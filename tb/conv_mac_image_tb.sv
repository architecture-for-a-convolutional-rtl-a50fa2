// conv_mac_image_tb: a complete 2-D convolution layer pass through the
// multiply-accumulate engine, at its default widths.
//
// The testbench plays the controller that the engine expects around it. It
// generates a 16 x 16 image of 8-bit pixels and an 8-bit kernel, then for
// every output position of a stride-1 "valid" convolution it clears the sum,
// feeds the k*k (pixel, coefficient) pairs one per clock and reads the sum,
// which it compares with the same dot product computed directly. This is
// done for a 3x3 kernel (14 x 14 outputs) and a 5x5 kernel (12 x 12
// outputs). It also checks the cost of one output: 1 clear cycle plus k*k
// accumulation cycles.
module conv_mac_image_tb;
  import conv_mac_pkg::*;

  localparam int IMG = 16;

  logic     clk = 1'b0;
  logic     rst_n, clr, en;
  operand_t in_a, in_b;
  product_t product;
  acc_t     sum;

  operand_t image  [IMG][IMG];
  operand_t kernel [5][5];

  int checks = 0, failures = 0;
  longint unsigned cycle = 0;

  conv_mac dut (
    .clk(clk), .rst_n(rst_n), .clr(clr), .en(en),
    .in_a(in_a), .in_b(in_b), .product(product), .sum(sum)
  );

  always #5 clk = ~clk;
  always @(posedge clk) cycle++;

  initial begin : watchdog
    repeat (200000) @(posedge clk);
    failures++;
    $display("watchdog expired");
    $display("TB_RESULT checks=%0d failures=%0d", checks, failures);
    $finish;
  end

  // One full convolution pass with a k x k kernel.
  task automatic convolve(input int k);
    int outputs = 0;
    for (int r = 0; r + k <= IMG; r++) begin
      for (int c = 0; c + k <= IMG; c++) begin
        longint unsigned ref_sum = 0;
        longint unsigned start = cycle;
        clr = 1'b1; en = 1'b0;
        @(negedge clk);
        clr = 1'b0; en = 1'b1;
        for (int i = 0; i < k; i++) begin
          for (int j = 0; j < k; j++) begin
            in_a = image[r+i][c+j];
            in_b = kernel[i][j];
            ref_sum += longint'(image[r+i][c+j]) * longint'(kernel[i][j]);
            @(negedge clk);
          end
        end
        en = 1'b0;
        checks++;
        if (sum != acc_t'(ref_sum)) begin
          failures++;
          $display("FAIL k=%0d out[%0d][%0d] = %0d, expected %0d", k, r, c, sum, ref_sum);
        end
        checks++;
        if (cycle - start != longint'(k * k + 1)) begin
          failures++;
          $display("FAIL k=%0d output took %0d cycles, expected %0d", k, cycle - start, k * k + 1);
        end
        outputs++;
      end
    end
    $display("k=%0d: %0d outputs computed", k, outputs);
  endtask

  initial begin
    foreach (image[r, c]) image[r][c] = operand_t'($urandom);
    foreach (kernel[i, j]) kernel[i][j] = operand_t'($urandom);
    rst_n = 1'b0; clr = 1'b0; en = 1'b0; in_a = '0; in_b = '0;
    repeat (2) @(negedge clk);
    rst_n = 1'b1;
    convolve(3);
    convolve(5);
    $display("TB_RESULT checks=%0d failures=%0d", checks, failures);
    $finish;
  end
endmodule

--- --- ---

EXERCISE: Please restate every record shown above, word for word.

YOUR SOLUTION:
filename tb/conv_mac_image_tb.sv
repository architecture-for-a-convolutional-rtl-a50fa2
// conv_mac_image_tb: a complete 2-D convolution layer pass through the
// multiply-accumulate engine, at its default widths.
//
// The testbench plays the controller that the engine expects around it. It
// generates a 16 x 16 image of 8-bit pixels and an 8-bit kernel, then for
// every output position of a stride-1 "valid" convolution it clears the sum,
// feeds the k*k (pixel, coefficient) pairs one per clock and reads the sum,
// which it compares with the same dot product computed directly. This is
// done for a 3x3 kernel (14 x 14 outputs) and a 5x5 kernel (12 x 12
// outputs). It also checks the cost of one output: 1 clear cycle plus k*k
// accumulation cycles.
module conv_mac_image_tb;
  import conv_mac_pkg::*;

  localparam int IMG = 16;

  logic     clk = 1'b0;
  logic     rst_n, clr, en;
  operand_t in_a, in_b;
  product_t product;
  acc_t     sum;

  operand_t image  [IMG][IMG];
  operand_t kernel [5][5];

  int checks = 0, failures = 0;
  longint unsigned cycle = 0;

  conv_mac dut (
    .clk(clk), .rst_n(rst_n), .clr(clr), .en(en),
    .in_a(in_a), .in_b(in_b), .product(product), .sum(sum)
  );

  always #5 clk = ~clk;
  always @(posedge clk) cycle++;

  initial begin : watchdog
    repeat (200000) @(posedge clk);
    failures++;
    $display("watchdog expired");
    $display("TB_RESULT checks=%0d failures=%0d", checks, failures);
    $finish;
  end

  // One full convolution pass with a k x k kernel.
  task automatic convolve(input int k);
    int outputs = 0;
    for (int r = 0; r + k <= IMG; r++) begin
      for (int c = 0; c + k <= IMG; c++) begin
        longint unsigned ref_sum = 0;
        longint unsigned start = cycle;
        clr = 1'b1; en = 1'b0;
        @(negedge clk);
        clr = 1'b0; en = 1'b1;
        for (int i = 0; i < k; i++) begin
          for (int j = 0; j < k; j++) begin
            in_a = image[r+i][c+j];
            in_b = kernel[i][j];
            ref_sum += longint'(image[r+i][c+j]) * longint'(kernel[i][j]);
            @(negedge clk);
          end
        end
        en = 1'b0;
        checks++;
        if (sum != acc_t'(ref_sum)) begin
          failures++;
          $display("FAIL k=%0d out[%0d][%0d] = %0d, expected %0d", k, r, c, sum, ref_sum);
        end
        checks++;
        if (cycle - start != longint'(k * k + 1)) begin
          failures++;
          $display("FAIL k=%0d output took %0d cycles, expected %0d", k, cycle - start, k * k + 1);
        end
        outputs++;
      end
    end
    $display("k=%0d: %0d outputs computed", k, outputs);
  endtask

  initial begin
    foreach (image[r, c]) image[r][c] = operand_t'($urandom);
    foreach (kernel[i, j]) kernel[i][j] = operand_t'($urandom);
    rst_n = 1'b0; clr = 1'b0; en = 1'b0; in_a = '0; in_b = '0;
    repeat (2) @(negedge clk);
    rst_n = 1'b1;
    convolve(3);
    convolve(5);
    $display("TB_RESULT checks=%0d failures=%0d", checks, failures);
    $finish;
  end
endmodule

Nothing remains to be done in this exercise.